● **YOUR OBJECTIVE**: Among the entries below, copy every line that carries the word "stage".

● **DATA TO PROCESS**:
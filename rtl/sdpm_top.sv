// sdpm_top: software-defined pulse modulator for a pulsed laser downlink.
//
// Data bytes become laser trigger edges placed with picosecond resolution.
//   data in  -> uart_rx (serial) or the parallel byte port, chosen by data_sel
//            -> dppm_modulator : Gray code + M-DPPM, interval to previous pulse
//               (or, with tv_mode, ivl_assembler: the bytes are the intervals)
//            -> pulse_encoder  : absolute time = {coarse tick, fine ps}
//            -> env_comp       : subtract DLL-measured drift, look up the
//                                settings of chains A and B (balancing table)
//            -> sync_fifo      : timestamp FIFO
//            -> pulse_gen_array: N_GEN pulse generators (5 ns coarse counter,
//                                launch on the tick), each followed by
//                                delay_chain A -> delay_chain B, ORed
//                                into laser_trig
// A delay-locked loop runs beside it on its own oscillator: dll_osc (a
// period-programmable clock), dll_meter (launcher and arbiter flip-flops,
// counters A and B around a third delay chain) and dll_feedback (locks the
// period to that chain's delay). The locked period crosses into the modulator
// clock through word_sync and feeds env_comp. harmonic_finder works out the
// order of a harmonic DLL lock from two neighbouring lock periods given at
// the hf_* ports.
// The chain of blocks, the coarse/fine split, the two balanced chains, the
// 5 ns counter, the 512-entry chains, the 5100-entry table, the DLL structure
// and its 4-24 ns oscillator follow the document. The error-correction stage
// the document places between the input decoder and the modulator is not
// included (no code is specified). N_GEN defaults to the prototype's single
// generator; more generators behind the one FIFO (5 per modulator in the
// document's scaled-up arrangement) need a faster front end than this one,
// whose compensation stage takes 3 cycles per pulse. The clock multiplier, the atomic clock
// reference and the laser are outside this module.
// Timing: clk is the 200 MHz modulator clock; the trigger's rising edge comes
// 2*STATIC_PS + BASE + fine ps after the clock edge where the counter reaches
// the pulse's coarse value, BASE being the offset the balancing table was
// calibrated for. delay_chain and dll_osc are simulation models, so this top
// simulates with delays; for an FPGA they are replaced by placed logic.
// rst_n is used synchronously in the clk domain and as the asynchronous
// assert of the oscillator-domain reset synchroniser, on purpose. The slot
// index, the FIFO fill levels and the serial FIFO's space flag are left
// unconnected: they are status a host may bring out; `trig` (any generator
// firing) is kept for observation.
`timescale 1ps/1fs
module sdpm_top
  import sdpm_pkg::*;
#(
  parameter int unsigned CLKS_PER_BIT = 1736,
  parameter int unsigned MAX_LOG2M    = 8,
  parameter int unsigned LEAD_CYCLES  = 16,
  parameter int unsigned FIFO_DEPTH   = 16,
  parameter int unsigned LUT_DEPTH    = 5100,
  parameter int unsigned MIN_SPACING  = 4,
  parameter int unsigned N_GEN        = 1,
  parameter int unsigned PULSE_CYCLES = 2,
  parameter int unsigned DLL_WINDOW   = 1024,
  parameter int unsigned DLL_MIN_PS   = 4000,
  parameter int unsigned DLL_MAX_PS   = 24000,
  parameter int unsigned LSB_FS       = 12000,
  parameter int unsigned STATIC_PS    = 6000,
  localparam int unsigned LAW         = $clog2(LUT_DEPTH)
) (
  input  logic               clk,
  input  logic               rst_n,
  // data input
  input  logic               uart_rxd,
  input  logic [7:0]         byte_data,
  input  logic               byte_valid,
  output logic               byte_ready,
  input  logic               data_sel,
  input  logic               tv_mode,     // 1: bytes are intervals, modulator bypassed
  // modulation settings
  input  logic [3:0]         log2m,
  input  logic [15:0]        tau_ps,
  input  logic [23:0]        tg_ps,
  // calibration
  input  logic               lut_we,
  input  logic [LAW-1:0]     lut_addr,
  input  logic [2*SET_W-1:0] lut_wdata,
  input  logic               comp_en,
  input  logic [15:0]        dll_ref_ps,
  input  logic [SET_W-1:0]   dll_chain_set,
  // harmonic-order finder (two neighbouring DLL lock periods)
  input  logic               hf_start,
  input  logic [15:0]        hf_t_n_ps,
  input  logic [15:0]        hf_t_n1_ps,
  output logic               hf_done,
  output logic               hf_err,
  output logic [15:0]        hf_order,
  output logic [31:0]        hf_delay_ps,
  // status
  output logic [15:0]        dll_period_ps,
  output logic               dll_locked,
  output logic [15:0]        stat_late,
  output logic [15:0]        stat_resync,
  output logic [15:0]        stat_pulses,
  output logic [15:0]        stat_frame_err,
  output coarse_t            now,
  // to the laser pulse driver
  output logic               laser_trig
);
  // ---------------- input bus decoder ----------------
  logic [7:0] u_data, uq_data, src_data;
  logic       u_valid, u_ferr, uq_valid, uq_ready, src_valid, src_ready;
  logic [4:0] uq_count;
  logic       uq_space;

  uart_rx #(.CLKS_PER_BIT(CLKS_PER_BIT)) u_uart (
    .clk(clk), .rst_n(rst_n), .rxd(uart_rxd),
    .data(u_data), .valid(u_valid), .frame_err(u_ferr));

  // the serial decoder has no back-pressure: a small FIFO absorbs its bytes
  sync_fifo #(.WIDTH(8), .DEPTH(16)) u_ufifo (
    .clk(clk), .rst_n(rst_n),
    .in_data(u_data), .in_valid(u_valid), .in_ready(uq_space),
    .out_data(uq_data), .out_valid(uq_valid), .out_ready(uq_ready),
    .count(uq_count));

  assign src_data   = data_sel ? byte_data  : uq_data;
  assign src_valid  = data_sel ? byte_valid : uq_valid;
  assign byte_ready = data_sel && src_ready;
  assign uq_ready   = !data_sel && src_ready;

  // ---------------- modulation and time vectors ----------------
  logic [31:0]          ivl;
  logic [MAX_LOG2M-1:0] slot;
  logic                 ivl_valid, ivl_ready;
  time_vec_t            tv;
  logic                 tv_valid, tv_ready, resync;
  launch_vec_t          lv, fq_lv;
  logic                 lv_valid, lv_ready, fq_valid, fq_ready;
  logic [$clog2(FIFO_DEPTH):0] fq_count;

  logic [31:0] m_ivl, a_ivl;
  logic        m_in_ready, a_in_ready, m_valid, a_valid;

  dppm_modulator #(.MAX_LOG2M(MAX_LOG2M)) u_mod (
    .clk(clk), .rst_n(rst_n),
    .in_data(src_data), .in_valid(src_valid && !tv_mode), .in_ready(m_in_ready),
    .log2m(log2m), .tau_ps(tau_ps), .tg_ps(tg_ps),
    .out_ivl_ps(m_ivl), .out_slot(slot), .out_valid(m_valid), .out_ready(ivl_ready && !tv_mode));

  // time-vector mode: intervals straight from the input bytes
  ivl_assembler #(.BYTES(4)) u_asm (
    .clk(clk), .rst_n(rst_n),
    .in_data(src_data), .in_valid(src_valid && tv_mode), .in_ready(a_in_ready),
    .out_ivl_ps(a_ivl), .out_valid(a_valid), .out_ready(ivl_ready && tv_mode));

  assign src_ready = tv_mode ? a_in_ready : m_in_ready;
  assign ivl       = tv_mode ? a_ivl      : m_ivl;
  assign ivl_valid = tv_mode ? a_valid    : m_valid;

  pulse_encoder #(.LEAD_CYCLES(LEAD_CYCLES)) u_enc (
    .clk(clk), .rst_n(rst_n), .now(now),
    .in_ivl_ps(ivl), .in_valid(ivl_valid), .in_ready(ivl_ready),
    .out_tv(tv), .out_valid(tv_valid), .out_ready(tv_ready), .resync(resync));

  logic [15:0] dll_period_sync;
  logic        dll_locked_sync;

  env_comp #(.LUT_DEPTH(LUT_DEPTH)) u_comp (
    .clk(clk), .rst_n(rst_n),
    .in_tv(tv), .in_valid(tv_valid), .in_ready(tv_ready),
    .comp_en(comp_en && dll_locked_sync), .dll_period_ps(dll_period_sync), .dll_ref_ps(dll_ref_ps),
    .lut_we(lut_we), .lut_addr(lut_addr), .lut_wdata(lut_wdata),
    .out_lv(lv), .out_valid(lv_valid), .out_ready(lv_ready));

  sync_fifo #(.WIDTH($bits(launch_vec_t)), .DEPTH(FIFO_DEPTH)) u_tsfifo (
    .clk(clk), .rst_n(rst_n),
    .in_data(lv), .in_valid(lv_valid), .in_ready(lv_ready),
    .out_data(fq_lv), .out_valid(fq_valid), .out_ready(fq_ready),
    .count(fq_count));

  // ---------------- timing: counter and delay chains ----------------
  // N_GEN pulse generators, each with chains A and B, behind the FIFO; their
  // outputs are ORed into laser_trig.
  logic [N_GEN-1:0] trig_g, launched_g, late_g;
  logic             trig, late;
  logic [$clog2(N_GEN+1)-1:0] n_launched;

  pulse_gen_array #(.N_GEN(N_GEN), .MIN_SPACING(MIN_SPACING), .PULSE_CYCLES(PULSE_CYCLES),
                    .LSB_FS(LSB_FS), .STATIC_PS(STATIC_PS)) u_pga (
    .clk(clk), .rst_n(rst_n),
    .in_lv(fq_lv), .in_valid(fq_valid), .in_ready(fq_ready),
    .now(now), .trig(trig_g), .launched(launched_g), .late(late_g),
    .trig_out(laser_trig));

  assign trig       = |trig_g;
  assign late       = |late_g;
  assign n_launched = $countones(launched_g);

  always_ff @(posedge clk) begin
    if (!rst_n) begin
      stat_late      <= '0;
      stat_resync    <= '0;
      stat_pulses    <= '0;
      stat_frame_err <= '0;
    end else begin
      stat_pulses <= stat_pulses + 16'(n_launched);
      if (u_ferr)   stat_frame_err <= stat_frame_err + 1'b1;
      if (late)   stat_late   <= stat_late + 1'b1;
      if (resync && tv_valid && tv_ready) stat_resync <= stat_resync + 1'b1;
    end
  end

  // ---------------- delay-locked loop ----------------
  localparam int unsigned DCW = $clog2(DLL_WINDOW + 1);
  logic            osc_clk, osc_rst_n, dll_launch, dll_chain_out, dll_done, dll_upd;
  logic [1:0]      osc_rst_sync;
  logic [DCW-1:0]  dll_a, dll_b;
  logic [15:0]     period_osc;
  logic            locked_osc;

  dll_osc #(.MIN_PS(DLL_MIN_PS), .MAX_PS(DLL_MAX_PS)) u_osc (
    .en(1'b1), .period_ps(period_osc), .clk_out(osc_clk));

  // reset synchroniser into the oscillator domain
  always_ff @(posedge osc_clk or negedge rst_n) begin
    if (!rst_n) osc_rst_sync <= 2'b00;
    else        osc_rst_sync <= {osc_rst_sync[0], 1'b1};
  end
  assign osc_rst_n = osc_rst_sync[1];

  dll_meter #(.WINDOW(DLL_WINDOW)) u_meter (
    .clk(osc_clk), .rst_n(osc_rst_n),
    .launch(dll_launch), .chain_out(dll_chain_out),
    .cnt_a(dll_a), .cnt_b(dll_b), .done(dll_done));

  delay_chain #(.SET_W(SET_W), .LSB_FS(LSB_FS), .STATIC_PS(STATIC_PS), .SEED(3)) u_chain_dll (
    .in(dll_launch), .set(dll_chain_set), .out(dll_chain_out));

  dll_feedback #(.MIN_PS(DLL_MIN_PS), .MAX_PS(DLL_MAX_PS), .CW(DCW)) u_fb (
    .clk(osc_clk), .rst_n(osc_rst_n),
    .cnt_a(dll_a), .cnt_b(dll_b), .done(dll_done),
    .period_ps(period_osc), .locked(locked_osc), .upd(dll_upd));

  word_sync #(.W(17)) u_sync (
    .src_clk(osc_clk), .src_rst_n(osc_rst_n),
    .src_data({locked_osc, period_osc}), .src_load(dll_upd),
    .dst_clk(clk), .dst_rst_n(rst_n),
    .dst_data({dll_locked_sync, dll_period_sync}), .dst_new());

  // Order n of a harmonic lock from the periods of locks n and n+1, and the
  // chain delay n * T_n; used by calibration software that steps the DLL
  // through its harmonics.
  harmonic_finder #(.W(16)) u_hf (
    .clk(clk), .rst_n(rst_n), .start(hf_start), .t_n_ps(hf_t_n_ps), .t_n1_ps(hf_t_n1_ps),
    .busy(), .done(hf_done), .err(hf_err), .order(hf_order), .delay_ps(hf_delay_ps));

  assign dll_period_ps = dll_period_sync;
  assign dll_locked    = dll_locked_sync;
endmodule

● **THE COMPLETED TASK**:
// and its 4-24 ns oscillator follow the document. The error-correction stage
// whose compensation stage takes 3 cycles per pulse. The clock multiplier, the atomic clock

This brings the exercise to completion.